Please use this article thread when sending any questions. All scripts in the Appendix A are examples and you are encouraged to study and modify them according to your requirements (if you are a developer). Please use care when quering search engines.
Most of the source scripts are in Perl. Please ensure that you have installed all of the required Perl modules before running any scripts. Some of the scripts also use wget.exe (for simplicity). As websites and internet services constantly change, some parts of the scripts may need to be adjusted from time to time. I will be releasing the next script updates according to the following schedule:
January 15th, 2010
(will include Bing related changes)
March 15th, 2010
(will include any bug fixes etc..)
You can always find the latest scripts (source code) at http://book.seowarrior.net
Thank you!
John
Tags: book, seo warrior, source code
Hi John
first of all let me say that you’ve done a great job on your book.
I’m recently going through the chapters and the codes. I have two simple questions regarding chapter II.

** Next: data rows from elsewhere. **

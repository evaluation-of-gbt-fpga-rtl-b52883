// timing_endpoint: aligns an Endpoint's local time with the Master.
//
// The module watches the received GBT data words. When a timing message
// arrives it compares the local time counter with the received timestamp
// plus `latency_comp`, a constant that accounts for the fixed, known delay
// from the Master's timing module to this point. The first timing message
// after the link becomes ready loads the local counter (initial
// synchronisation, `synced` rises). Later messages only check the counter;
// should one disagree, the counter is reloaded and `adjust` pulses. While
// `rx_ready` is low the received words are ignored and `synced` is low; the
// local counter keeps running.
//
// Timing: a timing message on `rx_data` in cycle r means the local counter
// should read payload + latency_comp in cycle r; a load writes
// payload + latency_comp + 1 at the end of cycle r, so the counter is right
// from cycle r+1. `load`/`adjust` pulse in cycle r+1.
//
// Detecting the timestamp and adjusting the local counter at link
// initialisation follow the design description; re-adjusting on a later
// mismatch, the compensation input and the status outputs are this
// design's choices.
module timing_endpoint
  import tfc_pkg::*;
(
  input  logic              clk,           // 40 MHz frame clock recovered from the link
  input  logic              rst,
  input  logic              rx_ready,      // link up and words valid
  input  tfc_frame_t        rx_data,
  input  logic [15:0]       latency_comp,  // fixed link delay, in clock cycles
  output logic [TS_W-1:0]   local_time,
  output logic              synced,
  output logic              load,          // pulse: counter was (re)loaded
  output logic              adjust,        // pulse: reload after a mismatch
  output logic [15:0]       adjust_count
);

  logic              is_time;
  logic [TS_W-1:0]   expected;
  logic              mismatch;
  logic              do_load;

  assign is_time  = rx_ready && (rx_data.kind == MSG_TIME);
  assign expected = rx_data.payload + TS_W'(latency_comp);
  assign mismatch = (local_time != expected);
  assign do_load  = is_time && (!synced || mismatch);

  time_counter #(.W(TS_W)) u_local (
    .clk        (clk),
    .rst        (rst),
    .load       (do_load),
    .load_value (expected + TS_W'(1)),
    .time_o     (local_time)
  );

  always_ff @(posedge clk) begin
    if (rst) begin
      synced       <= 1'b0;
      load         <= 1'b0;
      adjust       <= 1'b0;
      adjust_count <= '0;
    end else begin
      load   <= do_load;
      adjust <= do_load && synced;
      if (!rx_ready)    synced <= 1'b0;
      else if (is_time) synced <= 1'b1;
      if (do_load && synced) adjust_count <= adjust_count + 16'd1;
    end
  end

endmodule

1. stopwords.txt – What is the exact purpose of loading spotwords.txt? I’m asking if it’s there to opt out some keywords (SEO-wise) or just simply HTML codes.
2. It appears like there is no space in spider view output between HTML elements. Is only the code or is the search engines parse the text out?
Thanks
Rad
Rad,
Thanks for the comments. Let me answer your questions.
1) The purpose of the stopwords.txt is to list any common words that search engines would typically ignore. For more details, you can refer to the explanation offered at the following links:
a> http://searchenginewatch.com/2156061
b> http://en.wikipedia.org/wiki/Stop_words
2) The spider viewer script is meant as an illustration (only) of how search engines would view each URL. Each search engine would do this in any way they like. In regards to the space between HTML elements, I have used no space just to make a point about the way search engines will read a particular URL (html) in the serial fashion — after stripping out (semantically irrelevant) HTML tags.
Thanks,
John
Fabulous book, by far the best (if not the only) in the “quantitative market research on the web” field; thanks for all the work you put into it.
OT comments:
Maybe the “perlold” directory in xampp.zip can be deleted?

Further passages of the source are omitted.